La crisis del petróleo complica las perspectivas de los bancos centrales
Lectura de 3 minuto(s)
Macroeconomía

La crisis del petróleo complica las perspectivas de los bancos centrales

¿Qué harán los bancos centrales ahora que la subida de los precios del petróleo, impulsada por el conflicto de Oriente Medio, está provocando estanflación a nivel mundial?

Puntos clave

  • Los precios del petróleo, situados por encima de los 100 $, están impulsando la inflación y, al mismo tiempo, ralentizando el crecimiento, lo que deja a los bancos centrales enfrentándose a una situación de estanflación que ejerce presión tanto sobre la renta variable como sobre la renta fija.
  • El BCE y el Banco de Inglaterra están más expuestos a los riesgos de inflación impulsados por los precios de la energía, y ahora se inclinan por mantener los tipos de interés más altos durante más tiempo.
  • Aunque los bancos centrales puedan pasar por alto la conmoción inicial, la preocupación ante la posibilidad de que la inflación se consolide a través de los salarios y las expectativas hace que probablemente opten por actuar con cautela.

 

“El conflicto en Oriente Medio ha llevado a los bancos centrales mundiales a un terreno incómodo. Con los precios del petróleo en niveles elevados, los bancos centrales se ven obligados a gestionar el clásico choque estanflacionario, en el que la inflación acelera mientras el crecimiento desacelera.”

Jumana Saleheen

Vanguard European Chief Economist

 

El conflicto de Oriente Medio ha empujado a los bancos centrales de todo el mundo a un terreno incómodo. Los precios del petróleo han superado los 100 $ por barril desde el inicio del conflicto y se prevé que se mantengan elevados en las próximas semanas. Esta situación hace que los bancos centrales se enfrenten al reto de cómo responder cuando la inflación se acelera y el crecimiento se ralentiza al mismo tiempo.

Se trata de un crisis típica de estanflación. Las subidas del precio del petróleo afectan a los consumidores y a las empresas de forma casi inmediata.

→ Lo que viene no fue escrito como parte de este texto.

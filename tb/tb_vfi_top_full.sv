// tb_vfi_top_full: one complete value function iteration at the default
// size, 65536 capital points by 4 productivity states, with the RBC
// calibration and the initial guess V0(k',z') = 10 ln k' (see tb_rbc_pkg).
// The host loads every table, runs one iteration and reads back a sample of
// 48 grid points spread over the grid, each compared with an exhaustive
// search over all 65536 candidates in real arithmetic. The iteration must
// take exactly NK*NZ + 1 + 15 * 60 cycles, i.e. one grid point per clock
// plus the pipeline fill. Sampled points include k = 0, whose first-stage
// candidates are all infeasible.
module tb_vfi_top_full;
  import vfi_pkg::*;
  import tb_util_pkg::*;
  import tb_rbc_pkg::*;

  localparam int NK = 65536, NZ = 4, IDXW = 16, AW = 18, NSTAGE = 15;
  localparam int NSAMPLE = 48;
  localparam real TOL = 5.0e-3;

  logic clk = 1'b0, rst = 1'b1;
  always #5 clk = ~clk;
  int checks = 0, failures = 0;

  logic            host_wr_en;
  host_sel_e       host_wr_sel;
  logic [AW-1:0]   host_wr_addr;
  fx_t             host_wr_data;
  logic            start;
  logic [31:0]     n_iter;
  logic            busy, done;
  logic [31:0]     iter_cnt;
  logic [63:0]     cycle_cnt;
  logic [AW-1:0]   host_rd_addr;
  fx_t             host_rd_v;
  logic [IDXW-1:0] host_rd_policy;

  vfi_top dut (.*);

  real vprev [];
  int  n_interior = 0, n_infeasible = 0;


  task automatic hw(input host_sel_e sel, input int addr, input fx_t data);
    @(negedge clk);
    host_wr_en = 1; host_wr_sel = sel; host_wr_addr = AW'(addr); host_wr_data = data;
  endtask

  initial begin
    host_wr_en = 0; host_wr_sel = HOST_KGRID; host_wr_addr = '0; host_wr_data = '0;
    start = 0; n_iter = '0; host_rd_addr = '0;
    setup(NK, NZ);
    repeat (3) @(posedge clk);
    rst <= 0;
    @(posedge clk);
    hw(HOST_PARAM, 0, r2fx(1.0 - ETA));
    hw(HOST_PARAM, 1, r2fx(1.0 / (1.0 - ETA)));
    for (int a = 0; a < NZ; a++)
      for (int b = 0; b < NZ; b++) hw(HOST_BQ, (a << IDXW) | b, r2fx(bqr[a * NZ + b]));
    for (int i = 0; i < NK; i++) hw(HOST_KGRID, i, r2fx(kg[i]));
    vprev = new[NK * NZ];
    for (int z = 0; z < NZ; z++)
      for (int i = 0; i < NK; i++) begin
        vprev[z * NK + i] = v0_guess(i);
        hw(HOST_W, (z << IDXW) | i, r2fx(wt[z * NK + i]));
        hw(HOST_V0, (z << IDXW) | i, r2fx(vprev[z * NK + i]));
      end
    @(negedge clk);
    host_wr_en = 0;
    start = 1; n_iter = 1;
    @(negedge clk);
    start = 0;
    while (!done) @(posedge clk);
    checks += 2;
    if (cycle_cnt != 64'(NK * NZ + 1 + NSTAGE * STAGE_LAT)) begin
      failures++;
      $display("FAIL iteration took %0d cycles, expected %0d", cycle_cnt, NK * NZ + 1 + NSTAGE * STAGE_LAT);
    end
    if (iter_cnt != 1) begin
      failures++;
      $display("FAIL iter_cnt %0d", iter_cnt);
    end
    for (int s = 0; s < NSAMPLE; s++) begin
      int k, z, ib, pol;
      real vref, got, at_pol;
      z = s % NZ;
      k = (s * 1361 + 7) % NK;
      if (s == 1) k = 0;
      if (s == 2) k = NK - 1;
      @(negedge clk);
      host_rd_addr = AW'((z << IDXW) | k);
      @(negedge clk);
      got = fx2r(host_rd_v);
      pol = int'(host_rd_policy);
      vref = best(k, z, vprev, ib);
      at_pol = obj(pol, k, z, vprev);
      if (pol != 0 && pol != NK - 1) n_interior++;
      if (wt[z * NK + k] <= kg[NK / 4]) n_infeasible++;
      checks += 2;
      if (rabs(got - vref) > TOL) begin
        failures++;
        $display("FAIL V(%0d,%0d) %f exp %f", k, z, got, vref);
      end
      if (vref - at_pol > TOL) begin
        failures++;
        $display("FAIL policy(%0d,%0d) %0d (objective %f), best %0d (%f)", k, z, pol, at_pol, ib, vref);
      end
    end
    checks++;
    if (n_interior == 0 || n_infeasible == 0) begin
      failures++;
      $display("FAIL mechanisms: interior %0d infeasible %0d", n_interior, n_infeasible);
    end
    $display("iteration cycles %0d, interior optima %0d, points with an infeasible first stage %0d",
             cycle_cnt, n_interior, n_infeasible);
    $display("TB_RESULT checks=%0d failures=%0d", checks, failures);
    $finish;
  end

  initial begin
    repeat (1500000) @(posedge clk);
    failures++;
    $display("FAIL: watchdog");
    $display("TB_RESULT checks=%0d failures=%0d", checks, failures);
    $finish;
  end
endmodule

Los conductores lo notan en el surtidor, el coste del transporte de mercancías aumenta y las presiones sobre los precios comienzan a extenderse por toda la economía. Los hogares y las empresas, obligados a pagar más por la energía, tienen menos para gastar e invertir, lo que frena la demanda y ejerce presión sobre el crecimiento económico.

Los bancos centrales se ven arrastrados en direcciones opuestas. Una mayor inflación implica un endurecimiento de la política monetaria, pero una desaceleración del crecimiento implica cierta flexibilización. Esta combinación de alta inflación y bajo crecimiento podría afectar negativamente tanto a la renta variable como a la renta fija.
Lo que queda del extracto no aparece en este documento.